Top of Record extracts

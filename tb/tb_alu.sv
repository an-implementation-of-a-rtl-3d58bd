// tb_alu: random operands through every ALU operation, compared with a
// reference written with signed and unsigned integer arithmetic (overflow
// as "the signed result is out of range", carry as "the unsigned result is
// out of range"), plus fixed decimal-adjust cases.  Checks the byte and
// word outputs and the full CCR.
module tb_alu;
  import h8_pkg::*;
  logic [7:0] ccr_in, sport, dport, ccr_out, aluB_out;
  logic [15:0] sport_w, dport_w, aluW_out;
  logic [5:0] alu_sel;
  int checks = 0, failures = 0;
  alu dut (.*);

  function automatic int sx8(int v);  return (v >= 128) ? v - 256 : v; endfunction
  function automatic int sx16(int v); return (v >= 32768) ? v - 65536 : v; endfunction

  task automatic expect_eq(input string what, input logic [7:0] eb, input logic [15:0] ew,
                           input logic [7:0] ec);
    checks++;
    if (aluB_out !== eb || aluW_out !== ew || ccr_out !== ec) begin
      failures++;
      if (failures < 20)
        $display("FAIL %s sel=%0d s=%h d=%h sw=%h dw=%h c=%h: got %h/%h/%h exp %h/%h/%h",
                 what, alu_sel, sport, dport, sport_w, dport_w, ccr_in,
                 aluB_out, aluW_out, ccr_out, eb, ew, ec);
    end
  endtask

  initial begin
    for (int t = 0; t < 3000; t++) begin
      int s, d, sw, dw, c, r, rs, h;
      logic [7:0] e;
      s = $urandom_range(0, 255); d = $urandom_range(0, 255);
      if (t % 7 == 0) s = d;                  // zero results
      sw = $urandom_range(0, 65535); dw = $urandom_range(0, 65535);
      if (t % 11 == 0) sw = dw;
      ccr_in = 8'($urandom); c = int'(ccr_in[0]);
      sport = 8'(s); dport = 8'(d); sport_w = 16'(sw); dport_w = 16'(dw);

      // byte add family: ADD, ADDX, INC
      for (int k = 0; k < 3; k++) begin
        int b2, ci;
        alu_sel = (k == 0) ? ALU_B_ADD : (k == 1) ? ALU_B_ADDX : ALU_B_INC;
        b2 = (k == 2) ? 1 : s; ci = (k == 1) ? c : 0;
        #1;
        r = d + b2 + ci; rs = sx8(d) + sx8(b2) + ci; h = (d % 16) + (b2 % 16) + ci;
        e = ccr_in;
        e[3] = ((r % 256) >= 128);
        if (k == 1) begin if (r % 256 != 0) e[2] = 0; end else e[2] = (r % 256 == 0);
        e[1] = (rs > 127 || rs < -128);
        if (k != 2) begin e[5] = (h > 15); e[0] = (r > 255); end
        expect_eq("add8", 8'(r), {8'h00, 8'(r)}, e);
      end
      // byte subtract family: SUB, SUBX, DEC, CMP, NEG
      for (int k = 0; k < 5; k++) begin
        int a1, b2, bi;
        alu_sel = (k == 0) ? ALU_B_SUB : (k == 1) ? ALU_B_SUBX : (k == 2) ? ALU_B_DEC :
                  (k == 3) ? ALU_B_CMP : ALU_B_NEG;
        a1 = (k == 4) ? 0 : d; b2 = (k == 2) ? 1 : (k == 4) ? d : s; bi = (k == 1) ? c : 0;
        #1;
        r = a1 - b2 - bi; rs = sx8(a1) - sx8(b2) - bi; h = (a1 % 16) - (b2 % 16) - bi;
        e = ccr_in;
        e[3] = (((r + 256) % 256) >= 128);
        if (k == 1) begin if ((r + 256) % 256 != 0) e[2] = 0; end else e[2] = ((r + 256) % 256 == 0);
        e[1] = (rs > 127 || rs < -128);
        if (k != 2) begin e[5] = (h < 0); e[0] = (r < 0); end
        expect_eq("sub8", 8'(r), {8'h00, 8'(r)}, e);
      end
      // byte logic and moves
      for (int k = 0; k < 6; k++) begin
        alu_sel = (k == 0) ? ALU_B_AND : (k == 1) ? ALU_B_OR : (k == 2) ? ALU_B_XOR :
                  (k == 3) ? ALU_B_NOT : (k == 4) ? ALU_B_SPORT : ALU_B_DPORT;
        #1;
        case (k)
          0: r = d & s; 1: r = d | s; 2: r = d ^ s; 3: r = 255 - d; 4: r = s; default: r = d;
        endcase
        e = ccr_in; e[3] = (r >= 128); e[2] = (r == 0); e[1] = 0;
        expect_eq("logic8", 8'(r), {8'h00, 8'(r)}, e);
      end
      alu_sel = ALU_B_CCR; #1;
      expect_eq("ccr", ccr_in, {8'h00, ccr_in}, ccr_in);
      alu_sel = ALU_B_ZERO; #1;
      expect_eq("zero8", 8'h00, 16'h0000, ccr_in);
      // word add / sub / cmp
      for (int k = 0; k < 3; k++) begin
        alu_sel = (k == 0) ? ALU_W_ADD : (k == 1) ? ALU_W_SUB : ALU_W_CMP;
        #1;
        if (k == 0) begin r = dw + sw; rs = sx16(dw) + sx16(sw); h = (dw % 4096) + (sw % 4096); end
        else        begin r = dw - sw; rs = sx16(dw) - sx16(sw); h = (dw % 4096) - (sw % 4096); end
        e = ccr_in;
        e[5] = (k == 0) ? (h > 4095) : (h < 0);
        e[3] = (((r + 65536) % 65536) >= 32768);
        e[2] = ((r + 65536) % 65536 == 0);
        e[1] = (rs > 32767 || rs < -32768);
        e[0] = (k == 0) ? (r > 65535) : (r < 0);
        expect_eq("arith16", 8'(r), 16'(r), e);
      end
      // address steps, multiply, word moves
      alu_sel = ALU_W_INC;  #1; expect_eq("inc16",  8'(dw + 1), 16'(dw + 1), ccr_in);
      alu_sel = ALU_W_DEC;  #1; expect_eq("dec16",  8'(dw - 1), 16'(dw - 1), ccr_in);
      alu_sel = ALU_W_INC2; #1; expect_eq("inc216", 8'(dw + 2), 16'(dw + 2), ccr_in);
      alu_sel = ALU_W_DEC2; #1; expect_eq("dec216", 8'(dw - 2), 16'(dw - 2), ccr_in);
      alu_sel = ALU_W_MUL;  #1; r = (dw % 256) * s; expect_eq("mul", 8'(r), 16'(r), ccr_in);
      alu_sel = ALU_W_SPORT; #1;
      e = ccr_in; e[3] = sw >= 32768; e[2] = sw == 0; e[1] = 0;
      expect_eq("movw", 8'(sw), 16'(sw), e);
      alu_sel = ALU_W_DPORT; #1;
      e = ccr_in; e[3] = dw >= 32768; e[2] = dw == 0; e[1] = 0;
      expect_eq("movw", 8'(dw), 16'(dw), e);
      // bit operations, bit number from the immediate (bits 6:4)
      begin
        int n, bitv, m;
        n = (s / 16) % 8; bitv = (d >> n) & 1; m = 1 << n;
        alu_sel = ALU_BSET; #1; expect_eq("bset", 8'(d | m), {8'h00, 8'(d | m)}, ccr_in);
        alu_sel = ALU_BCLR; #1; expect_eq("bclr", 8'(d & ~m), {8'h00, 8'(d & ~m)}, ccr_in);
        alu_sel = ALU_BNOT; #1; expect_eq("bnot", 8'(d ^ m), {8'h00, 8'(d ^ m)}, ccr_in);
        alu_sel = ALU_BTST; #1; e = ccr_in; e[2] = (bitv == 0); expect_eq("btst", 8'(d), {8'h00, 8'(d)}, e);
        alu_sel = ALU_BOR;  #1; e = ccr_in; e[0] = 1'(c | bitv);       expect_eq("bor",  8'(d), {8'h00, 8'(d)}, e);
        alu_sel = ALU_BIOR; #1; e = ccr_in; e[0] = 1'(c | (1 - bitv)); expect_eq("bior", 8'(d), {8'h00, 8'(d)}, e);
        alu_sel = ALU_BXOR; #1; e = ccr_in; e[0] = 1'(c ^ bitv);       expect_eq("bxor", 8'(d), {8'h00, 8'(d)}, e);
        alu_sel = ALU_BIXOR;#1; e = ccr_in; e[0] = 1'(c ^ (1 - bitv)); expect_eq("bixor",8'(d), {8'h00, 8'(d)}, e);
        alu_sel = ALU_BAND; #1; e = ccr_in; e[0] = 1'(c & bitv);       expect_eq("band", 8'(d), {8'h00, 8'(d)}, e);
        alu_sel = ALU_BIAND;#1; e = ccr_in; e[0] = 1'(c & (1 - bitv)); expect_eq("biand",8'(d), {8'h00, 8'(d)}, e);
        alu_sel = ALU_BLD;  #1; e = ccr_in; e[0] = 1'(bitv);           expect_eq("bld",  8'(d), {8'h00, 8'(d)}, e);
        alu_sel = ALU_BILD; #1; e = ccr_in; e[0] = 1'(1 - bitv);       expect_eq("bild", 8'(d), {8'h00, 8'(d)}, e);
        r = c ? (d | m) : (d & ~m);
        alu_sel = ALU_BST;  #1; expect_eq("bst", 8'(r), {8'h00, 8'(r)}, ccr_in);
        r = c ? (d & ~m) : (d | m);
        alu_sel = ALU_BIST; #1; expect_eq("bist", 8'(r), {8'h00, 8'(r)}, ccr_in);
        // register bit number (bits 2:0)
        n = s % 8; m = 1 << n; bitv = (d >> n) & 1;
        alu_sel = ALU_RBSET; #1; expect_eq("rbset", 8'(d | m), {8'h00, 8'(d | m)}, ccr_in);
        alu_sel = ALU_RBCLR; #1; expect_eq("rbclr", 8'(d & ~m), {8'h00, 8'(d & ~m)}, ccr_in);
        alu_sel = ALU_RBNOT; #1; expect_eq("rbnot", 8'(d ^ m), {8'h00, 8'(d ^ m)}, ccr_in);
        alu_sel = ALU_RBTST; #1; e = ccr_in; e[2] = (bitv == 0); expect_eq("rbtst", 8'(d), {8'h00, 8'(d)}, e);
        // word forms act on bit n+8
        n = (s / 16) % 8 + 8; m = 1 << n;
        alu_sel = ALU_WBSET; #1; expect_eq("wbset", 8'(dw | m), 16'(dw | m), ccr_in);
        alu_sel = ALU_WBCLR; #1; expect_eq("wbclr", 8'(dw & ~m), 16'(dw & ~m), ccr_in);
      end
    end
    // decimal adjust: 0x38 + 0x45 = 0x7D -> 0x83 ; 0x99 + 0x01 = 0x9A -> 0x00, C
    ccr_in = 8'h00; dport = 8'h7D; alu_sel = ALU_B_DAA; #1;
    expect_eq("daa", 8'h83, 16'h0083, 8'h08);
    ccr_in = 8'h00; dport = 8'h9A; #1;
    expect_eq("daa", 8'h00, 16'h0000, 8'h05);
    // 0x42 - 0x15 = 0x2D with H set -> 0x27
    ccr_in = 8'h20; dport = 8'h2D; alu_sel = ALU_B_DAS; #1;
    expect_eq("das", 8'h27, 16'h0027, 8'h20);
    $display("TB_RESULT checks=%0d failures=%0d", checks, failures);
    $finish;
  end
  initial begin
    #10000000; failures++;
    $display("TB_RESULT checks=%0d failures=%0d", checks, failures);
    $finish;
  end
endmodule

Bottom of Record extracts

* Task to complete:
In the data above, start at the line that has "(k == 3) ? ALU_B_CMP", stop after the line that has "alu_sel = (k == 0) ? ALU_B_AND", and print every line in between exactly as it stands.

* Completed task:
                  (k == 3) ? ALU_B_CMP : ALU_B_NEG;
        a1 = (k == 4) ? 0 : d; b2 = (k == 2) ? 1 : (k == 4) ? d : s; bi = (k == 1) ? c : 0;
        #1;
        r = a1 - b2 - bi; rs = sx8(a1) - sx8(b2) - bi; h = (a1 % 16) - (b2 % 16) - bi;
        e = ccr_in;
        e[3] = (((r + 256) % 256) >= 128);
        if (k == 1) begin if ((r + 256) % 256 != 0) e[2] = 0; end else e[2] = ((r + 256) % 256 == 0);
        e[1] = (rs > 127 || rs < -128);
        if (k != 2) begin e[5] = (h < 0); e[0] = (r < 0); end
        expect_eq("sub8", 8'(r), {8'h00, 8'(r)}, e);
      end
      // byte logic and moves
      for (int k = 0; k < 6; k++) begin
        alu_sel = (k == 0) ? ALU_B_AND : (k == 1) ? ALU_B_OR : (k == 2) ? ALU_B_XOR :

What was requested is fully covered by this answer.